Which brings up the love dogs have of routines - ones that are predictable - stuff they can count on. It adds interest to their day. And having routines that are predictable are very reassuring to a dog. Ritual becomes a part of that, and having rituals that "mark" the routines, in a way similar to how a clicker marks the exact desired behavior, but without the precision, is also very delightful for the dog. Reassuring, too, particularly, for traumatized dogs like my Camellia.

There's only one behavior I've been teaching Camellia since she became my dog - that is, recall. I'm very, very careful how I teach it, because recall can be a lifesaver. Camellia is pretty good at it, but I can't lean on it the way I could with Kwali and Kumbi (my two Australian Terriers), because the training isn't solid enough yet with Camellia.

On the OTHER hand, Camellia has twice gotten loose outside, and both times, she came to me when I called her. Why? Well, I am her security blanket!

Thu, 15 Mar 2012 14:57:51 (PDT)


----------



## krandall (Jun 11, 2009)

CarolWCamelo said:


> She always got a reward after the humans had finished eating. We'd clear the table, and, in the kitchen, afterwards, I'd feed her three tiny tidbits I'd saved from my meal. Counting! One, Two, Three!

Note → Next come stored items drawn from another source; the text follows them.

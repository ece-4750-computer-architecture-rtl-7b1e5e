# Small write-through caches: FSM, pipelined, and their helpers

A cache serves each memory access as a short series of steps: check the
tag, on a read miss pick a victim and refill the line, on a write send the
word on to memory (write-through), and finally read or write the data array.
This library gives synthesizable SystemVerilog for two ways of scheduling
those steps on the same small cache (four 16-byte lines, 4-byte requests):

* **FSM cache** (`fsm_cache`): two-way set-associative with LRU replacement.
  A finite-state controller runs one step per cycle, so every access takes
  at least two cycles.
* **Pipelined cache** (`pipe_cache`): direct-mapped. Tag check and data
  access sit in two pipeline stages (M0, M1), so hits stream at one per
  cycle; a read miss stalls the front stage while a small FSM refills the
  line. A parameter moves the data read into M0 next to the tag check
  ("parallel read, pipelined write"), which brings read latency down to one
  cycle and creates a read-after-write hazard that is either stalled or
  bypassed.

Two memory-side helpers come with them: a next-line **prefetch buffer** and
a **write buffer** with read bypass. `cache_top` puts all of them side by
side.

All caches are write-through and no-write-allocate, work on physical
addresses (no TLB), and expect an idealised **combinational main memory**:
a line read is answered in the cycle it is asked for. That assumption is
what makes the cycle counts below exact, and it is the first thing to
change for a real system (see "Limits").

## Interfaces shared by all blocks

Types live in `rtl/cache_pkg.sv`.

| Channel | Signals | Contents |
|---|---|---|
| request | `cachereq_val`, `cachereq_rdy`, `cachereq` (`cache_req_t`) | `rtype` (read/write), 32-bit byte `addr`, 32-bit `data` |
| response | `cacheresp_val`, `cacheresp_rdy`, `cacheresp` (`cache_resp_t`) | `rtype`, 32-bit read `data` (0 for a write acknowledgement) |
| memory request | `memreq_val`, `memreq` (`mem_req_t`) | `rtype`, `addr`, 128-bit `data` |
| memory response | `memresp_data` | 128-bit line, valid in the same cycle as `memreq_val` |

Both processor-side channels are valid/ready: a transfer happens at a rising
edge where both are high. Every access is one aligned 32-bit word (the low two
address bits are ignored). Responses come back in request order.
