// cache_pkg: types and helper functions shared by the caches in this library.
//
// A processor-side request carries a type (read or write), a 32-bit byte
// address and 32-bit write data; every access is one aligned 4-byte word.
// The address splits into tag | index | word offset (2 bits) | byte offset
// (2 bits, always 00). Cache lines are 16 bytes (128 bits, four words).
//
// The memory-side request is either a line read (address with the low four
// bits cleared, answered with a whole 128-bit line) or a word write (write
// through: the word's address and the word zero-extended to 128 bits). The
// encoding of these fields is this library's own choice.
//
// The small functions below are the datapath helpers named in the design:
// z4b (zero the low four address bits), zext (zero-extend a word to a line),
// the replication unit (copy a word into all four word slots of a line) and
// the one-hot word-enable decoder.
package cache_pkg;

  localparam int unsigned ADDR_W = 32;
  localparam int unsigned WORD_W = 32;
  localparam int unsigned LINE_W = 128;
  localparam int unsigned WORDS_PER_LINE = LINE_W / WORD_W;

  typedef enum logic {
    REQ_READ  = 1'b0,
    REQ_WRITE = 1'b1
  } req_type_e;

  typedef struct packed {
    req_type_e           rtype;
    logic [ADDR_W-1:0]   addr;
    logic [WORD_W-1:0]   data;
  } cache_req_t;

  typedef struct packed {
    req_type_e           rtype;
    logic [WORD_W-1:0]   data;
  } cache_resp_t;

  // Memory request: REQ_READ reads the 16-byte line at addr (low 4 bits zero),
  // REQ_WRITE writes data[31:0] to the word at addr.
  typedef struct packed {
    req_type_e           rtype;
    logic [ADDR_W-1:0]   addr;
    logic [LINE_W-1:0]   data;
  } mem_req_t;

  function automatic logic [ADDR_W-1:0] z4b(input logic [ADDR_W-1:0] a);
    return a & ~ADDR_W'(4'hF);
  endfunction

  function automatic logic [LINE_W-1:0] zext(input logic [WORD_W-1:0] w);
    return {{(LINE_W-WORD_W){1'b0}}, w};
  endfunction

  function automatic logic [LINE_W-1:0] repl(input logic [WORD_W-1:0] w);
    return {WORDS_PER_LINE{w}};
  endfunction

  function automatic logic [WORDS_PER_LINE-1:0] word_en(input logic [1:0] off);
    return 4'b0001 << off;
  endfunction

  function automatic logic [WORD_W-1:0] word_sel(input logic [LINE_W-1:0] line,
                                                 input logic [1:0] off);
    return line[off*WORD_W +: WORD_W];
  endfunction

  // Control bundle from the FSM cache control unit to its datapath.
  typedef struct packed {
    logic       req_reg_en;      // load the request register
    logic       tarray0_wen;     // write tag way 0
    logic       tarray1_wen;     // write tag way 1
    logic       darray_wen;      // write the data array
    logic       darray_wdata_sel;// 0: replicated write word, 1: refill line
    logic       word_en_sel;     // 0: one word by offset, 1: all four words
    logic       way;             // way addressed in the data array
    logic       memresp_reg_en;  // capture the refill line
    logic       z4b_sel;         // memreq.addr: 1 = line address, 0 = word address
  } fsm_ctrl_t;

  // Status bundle from the FSM cache datapath to its control unit.
  typedef struct packed {
    logic       tarray0_match;   // way 0 tag equals request tag
    logic       tarray1_match;   // way 1 tag equals request tag
    req_type_e  rtype;           // type of the registered request
  } fsm_status_t;

endpackage
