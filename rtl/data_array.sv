// data_array: cache line storage, 128-bit lines with per-word write enables.
//
// Read is combinational: the line at `raddr` appears on `rdata` in the same
// cycle. Write is clocked: when `wen` is high, each 32-bit word of line
// `waddr` whose bit in `word_en` is set takes the matching word of `wdata`
// at the rising edge. A refill writes a whole line (word_en = 1111); a write
// hit writes one word (the write data is replicated into every word slot
// and the enable picks the slot).
//
// Separate read and write addresses let the pipelined cache read in one stage
// while writing in the other (the "hardware duplication" option for the
// structural hazard); a single-ported user ties both addresses together.
// A read of the line being written returns the old contents.
module data_array #(
  parameter int unsigned NUM_LINES = 4,
  parameter int unsigned LINE_W    = 128,
  localparam int unsigned WORDS    = LINE_W / 32,
  localparam int unsigned IDX_W    = (NUM_LINES > 1) ? $clog2(NUM_LINES) : 1
) (
  input  logic              clk,
  input  logic [IDX_W-1:0]  raddr,
  output logic [LINE_W-1:0] rdata,
  input  logic              wen,
  input  logic [IDX_W-1:0]  waddr,
  input  logic [WORDS-1:0]  word_en,
  input  logic [LINE_W-1:0] wdata
);

  logic [LINE_W-1:0] mem [NUM_LINES];

  assign rdata = mem[raddr];

  always_ff @(posedge clk) begin
    if (wen) begin
      for (int w = 0; w < WORDS; w++) begin
        if (word_en[w]) mem[waddr][w*32 +: 32] <= wdata[w*32 +: 32];
      end
    end
  end

endmodule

Just had to tell you about a "problem" I had with Kodi... well, I THOUGHT the problem was with Kodi. I had never, EVER fed him from the table. And I had been very consistent making sure no one else did either. Still, he circles the table like a shark, and occasionally even puts his feet on someone's lap. I continued to ignore and never, ever feed. This behavior would go away, right?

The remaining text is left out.